[Stored entries]
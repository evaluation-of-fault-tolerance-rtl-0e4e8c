// pf_ram_tb: self-checking testbench for the single-port synchronous RAM.
//
// Checks that a fresh RAM reads zero, then runs random reads and writes
// against a reference array: one cycle of read latency, read-before-write on a
// write access, and dataout holding while enable is low.
module pf_ram_tb;
  localparam int unsigned ABITS = 5;
  localparam int unsigned DBITS = 16;

  logic             clk = 1'b0;
  logic             enable, write;
  logic [ABITS-1:0] address;
  logic [DBITS-1:0] datain, dataout;
  int checks = 0, failures = 0;

  logic [DBITS-1:0] ref_mem [2**ABITS];
  logic [DBITS-1:0] exp_q;

  pf_ram #(.ABITS(ABITS), .DBITS(DBITS)) dut (.*);

  always #5 clk = ~clk;

  task automatic check(input logic [DBITS-1:0] got, input logic [DBITS-1:0] exp, input string what);
    checks++;
    if (got !== exp) begin
      failures++;
      $display("FAIL %s: got %h expected %h", what, got, exp);
    end
  endtask

  task automatic access(input logic en, input logic we, input logic [ABITS-1:0] a, input logic [DBITS-1:0] d);
    enable = en; write = we; address = a; datain = d;
    @(posedge clk);
    #1;
  endtask

  initial begin
    enable = 0; write = 0; address = '0; datain = '0;
    for (int i = 0; i < 2**ABITS; i++) ref_mem[i] = '0;
    @(posedge clk); #1;
    // every word starts at zero
    for (int i = 0; i < 2**ABITS; i++) begin
      access(1, 0, ABITS'(i), '0);
      check(dataout, '0, "initial zero");
    end
    // random traffic
    exp_q = dataout;
    for (int n = 0; n < 2000; n++) begin
      logic en, we;
      logic [ABITS-1:0] a;
      logic [DBITS-1:0] d;
      en = ($urandom_range(0, 3) != 0);
      we = $urandom_range(0, 1);
      a  = ABITS'($urandom);
      d  = DBITS'($urandom);
      if (en) begin
        exp_q = ref_mem[a];
        if (we) ref_mem[a] = d;
      end
      access(en, we, a, d);
      check(dataout, exp_q, en ? (we ? "read-before-write" : "read") : "hold");
    end
    $display("TB_RESULT checks=%0d failures=%0d", checks, failures);
    $finish;
  end

  initial begin
    repeat (20000) @(posedge clk);
    failures++;
    $display("FAIL watchdog");
    $display("TB_RESULT checks=%0d failures=%0d", checks, failures);
    $finish;
  end
endmodule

* **TASK PROMPT**
Reproduce every entry above. Make each line identical to the original.

* **RESPONSE TO THE EXERCISE**
repository evaluation-of-fault-tolerance-rtl-0e4e8c
// pf_ram_tb: self-checking testbench for the single-port synchronous RAM.
//
// Checks that a fresh RAM reads zero, then runs random reads and writes
// against a reference array: one cycle of read latency, read-before-write on a
// write access, and dataout holding while enable is low.
module pf_ram_tb;
  localparam int unsigned ABITS = 5;
  localparam int unsigned DBITS = 16;

  logic             clk = 1'b0;
  logic             enable, write;
  logic [ABITS-1:0] address;
  logic [DBITS-1:0] datain, dataout;
  int checks = 0, failures = 0;

  logic [DBITS-1:0] ref_mem [2**ABITS];
  logic [DBITS-1:0] exp_q;

  pf_ram #(.ABITS(ABITS), .DBITS(DBITS)) dut (.*);

  always #5 clk = ~clk;

  task automatic check(input logic [DBITS-1:0] got, input logic [DBITS-1:0] exp, input string what);
    checks++;
    if (got !== exp) begin
      failures++;
      $display("FAIL %s: got %h expected %h", what, got, exp);
    end
  endtask

  task automatic access(input logic en, input logic we, input logic [ABITS-1:0] a, input logic [DBITS-1:0] d);
    enable = en; write = we; address = a; datain = d;
    @(posedge clk);
    #1;
  endtask

  initial begin
    enable = 0; write = 0; address = '0; datain = '0;
    for (int i = 0; i < 2**ABITS; i++) ref_mem[i] = '0;
    @(posedge clk); #1;
    // every word starts at zero
    for (int i = 0; i < 2**ABITS; i++) begin
      access(1, 0, ABITS'(i), '0);
      check(dataout, '0, "initial zero");
    end
    // random traffic
    exp_q = dataout;
    for (int n = 0; n < 2000; n++) begin
      logic en, we;
      logic [ABITS-1:0] a;
      logic [DBITS-1:0] d;
      en = ($urandom_range(0, 3) != 0);
      we = $urandom_range(0, 1);
      a  = ABITS'($urandom);
      d  = DBITS'($urandom);
      if (en) begin
        exp_q = ref_mem[a];
        if (we) ref_mem[a] = d;
      end
      access(en, we, a, d);
      check(dataout, exp_q, en ? (we ? "read-before-write" : "read") : "hold");
    end
    $display("TB_RESULT checks=%0d failures=%0d", checks, failures);
    $finish;
  end

  initial begin
    repeat (20000) @(posedge clk);
    failures++;
    $display("FAIL watchdog");
    $display("TB_RESULT checks=%0d failures=%0d", checks, failures);
    $finish;
  end
endmodule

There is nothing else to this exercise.